The record of US temperatures has come under particularly close scrutiny from climate contrarians. So far, despite their best efforts, they have turned up very little. For example, in August 2007, amateur Steve McIntyre found a “Y2K” error in GISS data: due to an administrative mistake, after January 2000 GISS had been using unadjusted US temperature data. However, this problem was limited to the contiguous US, and made no significant difference to global temperature trends. But this did not stop contrarians proclaiming that the correction made 1934 the warmest year on record (only true for the US).

The “SurfaceStations.org” project led by TV meteorologist Anthony Watts recruits volunteers to inspect US weather stations and rank them by quality. Many turned out to be sited near artificial sources of heat such as air conditioners. In a report published by the libertarian Heartland Institute in March 2009, Watts concluded that 89% of the 865 stations examined failed to meet NOAA’s own requirements.

NOAA’s NCDC responded with a preliminary analysis comparing data from 70 stations that Watts identified as “good” or “best”, with the entire dataset of 1,221 stations. The two showed virtually identical trends, suggesting there is no significant bias. More recently, NCDC researchers concluded that unadjusted data from poorly-sited stations actually had a cooling bias, apparently due to changing instruments during the 1980s. However, adjusted data from the two types of stations were in good agreement.

Also, one still occasionally hears the claim that warming is not global, but an artifact of the “urban heat island” effect (temperatures in cities are warmer because of industrial activity). This is a real effect, which climate scientists have long accounted for. (Again, this potential bias has received more attention in US temperature measurements, where it turns out to be insignificant. This may be because urban measurements tend to be made in places like parks, away from industrial areas.) In any case, the rapid warming trends in regions far from cities (eg. the Arctic, Siberia, and the Antarctic Peninsula) cannot be due to an urban warming bias.

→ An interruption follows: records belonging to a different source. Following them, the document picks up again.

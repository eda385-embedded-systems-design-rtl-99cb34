// tb_fb_bandwidth: the largest framebuffer the console uses, 420 x 480 bytes, streamed
// through the VGA controller at default sizes for one whole frame, with the DMA model
// limited to the external RAM's rate: a 70 ns, 16-bit read cycle gives one 32-bit word
// every 140 ns, i.e. every 7 clocks at 50 MHz. One line of the region needs 105 words
// while the line lasts 1600 clocks (room for 228 words), so the 2048-word FIFO must never
// run dry during the frame. Every pixel is compared with the image formula (no sprites are
// set), and fb_underflow must stay low until the frame's region is done.
module tb_fb_bandwidth;
  import gh_pkg::*;
  localparam int NS = 6;
  localparam int XS = 150, XE = 570, YS = 30, YE = 510;

  logic clk = 0, rst_n = 0;
  logic fifo_wr = 0;
  logic [31:0] fifo_wdata = '0;
  logic fifo_full;
  logic [11:0] fifo_count;
  fb_limits_t limits;
  sprite_cmd_t sprite_cmd;
  rgb332_t vga_rgb;
  logic vga_hsync, vga_vsync, frame_start, fb_underflow;
  int checks = 0, failures = 0;

  vga_controller dut (.*);

  always #10 clk = ~clk;

  task automatic check(input bit ok, input string what);
    checks++;
    if (!ok) begin failures++; if (failures < 10) $display("FAIL %s t=%0t", what, $time); end
  endtask

  function automatic logic [7:0] fbpix(input int r, input int c);
    return 8'(r * 3 + c * 5 + (c >> 4));
  endfunction

  function automatic logic [7:0] smem(input int a);
    return (a % 7 == 3) ? 8'h00 : 8'((a * 11) % 251 + 1);
  endfunction

  int sx[NS] = '{200, 230, 100, 600, 300, 400};
  int sy[NS] = '{ 30,  50,  20, 300, 100, 235};
  int sw[NS] = '{  0,   0,   0,   0,   0,   0};
  int sh[NS] = '{ 40,  40,  10,  16,  30,  30};
  int so[NS] = '{  0, 2600, 5000, 8100, 100, 7000};

  int n_sprite = 0, n_transp = 0, n_overlap = 0, n_fb = 0, n_full = 0, n_under = 0;

  function automatic logic [7:0] model(input int px, input int py);
    int ncov = 0;
    logic [7:0] p, s;
    bit sp = 0;
    p = 0;
    for (int i = NS - 1; i >= 0; i--)
      if (px >= sx[i] && px < sx[i] + sw[i] && py >= sy[i] && py < sy[i] + sh[i]) begin
        ncov++;
        if (ncov == 1) begin
          s = smem(((so[i] + sw[i] * (py - sy[i]) + (px - sx[i])) % 65536) % 8192);
          if (s != 0) begin sp = 1; p = s; end
        end
      end
    if (ncov > 1) n_overlap++;
    if (ncov > 0 && !sp) n_transp++;
    if (sp) n_sprite++;
    else if (px >= XS && px < XE && py >= YS && py < YE) begin
      p = fbpix(py - YS, px - XS);
      n_fb++;
    end
    return p;
  endfunction

  // DMA model
  int words_sent = 0, dma_gap = 0;
  always @(negedge clk) begin
    dma_gap <= (dma_gap == 6) ? 0 : dma_gap + 1;
    if (rst_n && dma_gap == 0 && words_sent < (XE - XS) / 4 * (YE - YS) && !fifo_full) begin
      int r, c;
      r = words_sent / ((XE - XS) / 4);
      c = (words_sent % ((XE - XS) / 4)) * 4;
      fifo_wr    <= 1;
      fifo_wdata <= {fbpix(r, c), fbpix(r, c + 1), fbpix(r, c + 2), fbpix(r, c + 3)};
      words_sent <= words_sent + 1;
    end else fifo_wr <= 0;
    if (fifo_full) n_full++;
  end

  // sprite programming after reset
  initial begin
    sprite_cmd = '0;
    wait (rst_n);
    @(negedge clk);
    for (int a = 0; a < 16; a++) begin
      sprite_cmd = '0;
      sprite_cmd.fill_sprite_mem = 1;
      sprite_cmd.sprite_address  = 16'(a);
      sprite_cmd.sprite_x        = 11'(smem(a));
      @(negedge clk);
    end
    for (int i = 0; i < NS; i++) begin
      sprite_cmd = '0; sprite_cmd.sprite_index = 8'(i);
      sprite_cmd.valid_sprite = 1; sprite_cmd.sprite_x = 11'(sx[i]); sprite_cmd.sprite_y = 11'(sy[i]);
      @(negedge clk);
      sprite_cmd.valid_sprite = 0;
      sprite_cmd.set_sprite_size = 1; sprite_cmd.sprite_x = 11'(sw[i]); sprite_cmd.sprite_y = 11'(sh[i]);
      @(negedge clk);
      sprite_cmd.set_sprite_size = 0;
      sprite_cmd.set_sprite_offset = 1; sprite_cmd.sprite_address = 16'(so[i]);
      @(negedge clk);
    end
    sprite_cmd = '0;
  end

  initial begin
    int h, v, frames, last_fs;
    limits = '{x_start: 11'(XS), x_end: 11'(XE), y_start: 11'(YS), y_end: 11'(YE)};
    h = 0; v = 0; frames = 0; last_fs = -1;
    repeat (3) @(negedge clk);
    rst_n = 1;
    for (int n = 0; n < 1600 * 521; n++) begin
      int ph, pv;
      bit ins;
      logic [7:0] e;
      if (frame_start) begin
        if (last_fs >= 0) check(n - last_fs == 1600 * 521, "frame period");
        last_fs = n; frames++;
      end
      ph = h; pv = v;
      h++;
      if (h == 1600) begin h = 0; v = (v == 520) ? 0 : v + 1; end
      @(negedge clk);
      if (fb_underflow) n_under++;
      // outputs now show position (ph, pv)
      ins = (ph >= 190) && (pv >= 1);
      check(vga_hsync == (ph >= 190) && vga_vsync == (pv >= 1), "sync");
      if (n < 1600 * 521) begin
        e = ins ? model(ph / 2, pv) : 8'h00;
        check(vga_rgb == rgb332_t'(e), $sformatf("pixel (%0d,%0d) got %h exp %h", ph / 2, pv, vga_rgb, e));
      end
    end
    $display("sprite=%0d transparent=%0d overlap=%0d fb=%0d full=%0d underflow=%0d",
             n_sprite, n_transp, n_overlap, n_fb, n_full, n_under);
    check(n_sprite == 0, "no sprite pixels");
    check(n_fb == (XE - XS) * (YE - YS) * 2, "every region pixel shown (two clocks each)");
    check(n_under == 0, "no FIFO underflow at the RAM's rate");
    check(words_sent == (XE - XS) / 4 * (YE - YS), "whole region streamed");
    check(frames == 1, "one frame");
    $display("TB_RESULT checks=%0d failures=%0d", checks, failures);
    $finish;
  end

  initial begin
    repeat (1_000_000) @(posedge clk);
    failures++;
    $display("watchdog expired");
    $display("TB_RESULT checks=%0d failures=%0d", checks, failures);
    $finish;
  end
endmodule
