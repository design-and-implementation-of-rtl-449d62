# A statically scheduled dual-issue RV32IM core

This core runs the RV32IM instruction set and issues up to two instructions
per clock. It widens a classic in-order, single-issue five-stage pipeline
(fetch, decode, execute, memory, write-back). Instead of a general
superscalar machine with two identical pipelines, it uses two *specialised*
pipelines fed by one fetch stage:

* **pipe 0** executes branches, jumps and ALU instructions;
* **pipe 1** executes loads, stores and ALU instructions.

Each cycle the instruction memory returns two consecutive words. A small
table decides which word goes to which pipe, whether one of them must wait,
and how far the PC moves (4 or 8 bytes). No reordering happens: the two
words always come from consecutive addresses, and an instruction never issues
ahead of an older one. What makes this work is hazard handling across the two
pipes. It is the hardest part of the design and gets most of the space below.

## Block structure

```
            +-----------+  pc_next  +-----------+ inst_a, inst_b
            | pc_logic  |---------->| inst_mem  |-----------------+
            +-----------+           +-----------+                 v
              ^   ^  ^                                   +--------------+
 take_branch  |   |  | stall_0/1, stall_dual, stall_ex   |  issue_unit  |
              |   |  +-----------------------------------| (issue table)|
              |   |                                      +--------------+
              |   |                     inst_0 |  priority    | inst_1
              |   |                    decoder |      |       | decoder
              |   |                            v      v       v
              |   |   hazard_unit x2 <--- dual_hazard_unit ----> reg_bank (4R/2W)
              |   |                            |                |
              |   |               +------------+----+   +-------+---------+
              +---|---------------| pipeline 0 (EX,  |<->| pipeline 1 (EX,  |--> data_mem
                  |   div busy    |  MEM, WB) branch |fwd|  MEM, WB) memory |   (+ debug word)
                  +---------------+------------------+   +------------------+
```

| File | Role |
|---|---|
| `rtl/rv_pkg.sv` | opcodes, instruction classes, ALU codes, decoded-instruction and forwarding records |
| `rtl/pc_logic.sv` | fetch PC register and next-PC selection |
| `rtl/inst_mem.sv` | instruction memory with two read outputs (word and word + 4), Wishbone slave |
| `rtl/issue_unit.sv` | class decode of the pair, routing table, issue decision |
| `rtl/decoder.sv` | one decoder per pipe: instruction word to `dec_t` |
| `rtl/dual_hazard_unit.sv` | dependency check inside the issued pair |
| `rtl/hazard_unit.sv` | per-pipe load-use check against the execute stage |
| `rtl/reg_bank.sv` | 32 x 32-bit register file, four read and two write ports |
| `rtl/pipeline.sv` | EX/MEM/WB of one pipe; parameters `HAS_BRANCH`, `HAS_MEM` pick its role |
| `rtl/alu.sv` | single-cycle RV32I operations and the four multiplies |
| `rtl/divider.sv` | 33-cycle divide/remainder unit |
| `rtl/data_mem.sv` | data memory, byte-masked writes, Wishbone slave |
| `rtl/dual_issue_top.sv` | the core with both memories |

## Fetch: two words per cycle

`pc_logic` holds `pc`, the address of the older word of the pair now at the
instruction-memory outputs. In the same cycle it computes `pc_next` and sends
it to the memory. The memory registers both `mem[pc_next]` and
`mem[pc_next + 4]`, so they become the next cycle's pair. The PC therefore
has no alignment to 8 bytes. After one word issues alone, the pair starts at
an odd word, and the memory simply reads two consecutive words from there.
A stall re-reads the same pair by sending the old PC again.

`pc_next` is chosen in this order:

| condition | next PC |
|---|---|
| first cycle after reset (`pair_valid` = 0) | `pc` (= `RESET_PC`) |
| `take_branch` | branch or jump target |
| `stall_0` or `stall_1` (load-use) or `stall_ex` (divider) | `pc` (hold) |
| `stall_dual` | `pc + 4` |
| otherwise | `pc + pc_increment` (4 or 8) |

## Issue: the routing table

`issue_unit` classifies each word by its opcode. Branch means BRANCH, JAL or
JALR. Memory means LOAD or STORE. Everything else is ALU, including FENCE and
SYSTEM, which run as no-ops. With *older* meaning the word at `pc`:

| older | younger | pipe 0 | pipe 1 | `issue_stall_0` | `issue_stall_1` | `priority` | `pc_increment` |
|---|---|---|---|---|---|---|---|
| branch | any | older | NOP | 0 | 1 | 0 | 4 |
| memory | memory | NOP | older | 1 | 0 | 1 | 4 |
| memory | branch / ALU | younger | older | 0 | 0 | 1 | 8 |
| ALU | memory | older | younger | 0 | 0 | 0 | 8 |
| ALU | branch | younger | older | 0 | 0 | 1 | 8 |
| ALU | ALU | older | younger | 0 | 0 | 0 | 8 |

There are two rules behind the table. First, each pipe accepts only its own
classes, so two memory operations cannot pair. Second, a branch never takes
a younger partner, because that partner may lie on the wrong path. A branch
*can* be the younger of a pair: the older instruction must execute anyway.
`priority` records which pipe holds the older instruction. All later
hazard logic uses it to decide which direction a dependency runs.

## Hazards: three detectors in one stage

All three detectors look at the pair at the memory outputs in the same cycle
as the issue decision.

**Dual hazard (inside the pair).** The two instructions read the register
bank in the same cycle. So the younger one cannot see a result the older one
has not yet produced. `dual_hazard_unit` raises `stall_dual` in two cases:

* the younger reads (rs1 or rs2, depending on its opcode) a non-zero
  register that the older writes;
* both write the same register.

The second rule keeps the two write-back ports and the forwarding network
free of same-cycle conflicts. On `stall_dual`, only the older instruction
issues, the younger pipe gets a NOP, and the PC moves by 4. The younger
instruction then heads the next pair.

**Load-use (per pipe).** Each pipe has a `hazard_unit`. It compares the
sources of the pipe's decode-slot instruction with the destination of a load
in pipe 1's execute stage. Only pipe 1 has loads, so both units watch pipe 1.
A load's data returns from the data memory during write-back. That is one
cycle too late to reach an instruction that enters execute right behind the
load. On a match, `stall_0`/`stall_1` holds the PC, nothing issues, and a
bubble enters execute. That costs one cycle.

**Execute stall.** A divide holds its pipe's execute stage for 33 cycles.
The busy signal freezes both execute stages, the issue stage and the PC.
This keeps the two pipes in lockstep, so "same stage" always means "issued in
the same cycle". While frozen, each execute stage keeps reloading its
operands from the forwarding network. Values that retire during the freeze
are therefore not lost.

**Forwarding.** Each execute stage picks each operand from, in order: pipe 0
MEM, pipe 1 MEM, pipe 0 WB, pipe 1 WB, and then the value read at issue. The
two entries of one stage never share a destination (the write-after-write
rule), so the order within a stage does not matter. A load in MEM offers
nothing, and the load-use stall guarantees nobody needs it. An assertion in
`pipeline.sv` checks this.

**Branches.** Branches and jumps resolve in pipe 0's execute stage. A taken
branch (or any JAL or JALR) redirects `pc_next` and squashes the pair being
issued, so it costs one cycle. No prediction is made: fetch always continues
sequentially.

## Pipelines

`pipeline.sv` is instantiated twice: `HAS_BRANCH=1, HAS_MEM=0` for pipe 0 and
`HAS_BRANCH=0, HAS_MEM=1` for pipe 1. In each instance:

* EX runs the ALU (single-cycle, multiplies included), the divider and the
  branch comparator.
* MEM (pipe 1) drives the data-memory Wishbone master. Byte and halfword
  stores are placed on their lanes with `sel`.
* WB takes the load word, which arrives one cycle after the strobe. It
  extracts and sign- or zero-extends the byte or halfword and writes the
  result through the pipe's register-bank port.

The register bank reads combinationally and passes a same-cycle write
straight through, so WB and the issue stage need no gap between them.

## Memories and the outside

Both memories are synchronous SRAM arrays with a Wishbone-style slave port.
They acknowledge one cycle after the strobe and never stall or raise errors.
The default size is 512 words each (`ADDR_WIDTH = 9`). The instruction memory
is written through the top's `load_*` port while `rst_n` is low. Execution
starts at `RESET_PC` (0) when `rst_n` rises. A word store to `DEBUG_ADDR`
(`0x0000_2010`) does not reach the data memory. Instead it pulses
`dbg_valid` with the stored word on `dbg_data`. Test programs use it to
report results. `retire0`/`retire1` pulse for each instruction leaving
write-back.

## Timing summary

| event | cost |
|---|---|
| pair of independent, compatible instructions | 1 cycle for 2 instructions |
| pair split by the table or by `stall_dual` | 1 cycle for 1 instruction |
| load followed by a use | 1 stall cycle |
| taken branch or jump | 1 squashed issue cycle |
| DIV/DIVU/REM/REMU | 33 cycles in execute, both pipes frozen |
| reset to first issue | 1 cycle |

## Where this design departs from, or adds to, the reference description

* **PC on a dual hazard.** The reference gives two different rules. Its
  PC truth table holds the PC when `stall_dual` is set. Its prose advances
  the PC by 4 when a single hazard unit fires. Holding would re-issue the same
  dependent pair forever, so this core advances by 4 and issues the older
  instruction alone.
* **Dual hazard unit.** The unit also checks that the older instruction
  really writes a non-zero `rd`, which avoids false stalls on a store's or
  branch's immediate bits. It also stalls on a shared destination
  (write-after-write).
* **Register bank.** The reference writes on the falling clock edge and
  keeps the ID/EX operand registers inside the bank. Here writes happen on
  the rising edge with a write-first bypass, and each pipeline owns its
  operand registers.
* **Own choices where the reference is silent:** forwarding; the stage
  where branches resolve; the iterative divider and its latency; the debug
  word and the program-load port; the reset vector; the data-memory size.
* **Not implemented:** CSRs, traps and interrupts (SYSTEM instructions are
  no-ops); the misaligned-access exception (misaligned accesses use the
  aligned word); branch prediction. The memories assume a one-cycle
  acknowledge.

## Verification

Every module in `rtl/` except the package and `decoder` has a self-checking
testbench `tb/tb_<module>.sv`. `decoder` is exercised through `tb_pipeline`
and `tb_dual_issue_top`. Each testbench prints
`TB_RESULT checks=N failures=M` and stops itself with a watchdog.
`tb/rv_asm_pkg.sv` holds instruction encoders, so the test programs are
assembled inside the testbenches.

* `tb_issue_unit` checks every pair of instruction classes against the
  routing table, and the issue decision under each stall.
* `tb_dual_hazard_unit` and `tb_hazard_unit` compare the detectors with
  reference rules on random fields.
* `tb_alu` and `tb_divider` compare results with SystemVerilog arithmetic,
  including the RISC-V divide-by-zero and overflow cases. `tb_divider` also
  checks the 33-cycle latency.
* `tb_pipeline` runs a program through one pipe with forwarding, load-use,
  divides, branches, jumps and sub-word memory accesses.
* `tb_dual_issue_top` runs the whole core at its default parameters. It
  bubble-sorts the array {195, 14, 176, 103, 54, 32, 128} and compares the
  result in a JAL/JALR subroutine. It computes 15 arithmetic and logic
  results. It checks that a run of 34 independent instructions takes 17 to
  20 cycles, which is close to two instructions per cycle. It also counts
  each mechanism (dual issue, both priorities, memory/memory split, lone
  branch, dual-hazard split, load-use stall, divider stall, taken branch)
  and fails if any never occurred. The whole program retires 472
  instructions in about 720 cycles.
* `tb_dual_issue_random` runs 24 random programs of about 250 instructions.
  Each uses registers x1..x8, so most instructions depend on recent ones.
  The programs mix ALU, multiply, divide, load, store, forward-branch and
  jump instructions. A simple instruction-set model in the testbench runs
  the same program, and the registers and data memory are compared at the
  end. With the default seed, about 6050 instructions retire in 8340
  cycles. 3600 of those cycles are divider stalls; outside them the core
  retires about 1.28 instructions per cycle.

To simulate with Verilator 5:

```
verilator --binary --timing --assert -Irtl -Itb \
    rtl/rv_pkg.sv tb/rv_asm_pkg.sv tb/tb_dual_issue_top.sv \
    --top-module tb_dual_issue_top -o sim
./obj_dir/sim
```

Replace the testbench name for any other block. Packages are found through
`-Irtl -Itb` and must come first on the command line.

The ten-year average temperature anomaly relative to the 1951-1980 mean. (Source NASA GISS)

Claim: We’ve had cold weather lately.

Fact: Climate science is not about weather, it is about average weather; and global climate is not about local climate, it is about climate averaged out over the entire Earth. Global warming means that the average global surface temperature is rising.

Nevertheless, whenever a particular region experiences a cold snap (incidentally, I am drafting this sentence on a relatively cold day), contrarians are quick to point to this as evidence against global warming. Recently they have been pointing to a cold spell in parts of North America and Eurasia. However, most of them fail to mention that this is part of the Arctic Oscillation (AO), which as of December was in a strong negative phase not seen for decades, moving heat to Arctic regions.

Similarly, Australian temperatures are affected by the El Niño Southern Oscillation (ENSO) — but you may not know that ENSO also causes variations in global surface temperatures. I’ll be talking about that in my next post.

Also coming up in Part 2: Has global warming stopped? And how much have temperatures varied over the last millennium?

*All temperature statistics cited here, unless otherwise stated, I have taken from the National Climatic Data Center (NCDC) record.

Update 16 February 2010: The Arctic Oscillation, after returning to a neutral phase in mid-January, is strongly negative again in mid-February – so expect more reports of cold weather in the Northern Hemisphere!

Update 9 March 2010: The Arctic Oscillation has again returned to neutral.

1 comment

    • Rob on 22 February 2010 at 14:39
    • Reply

    I like your idea of debunking “myths” & answering specific questions to generate debate, rather than just presenting an argument. Well done.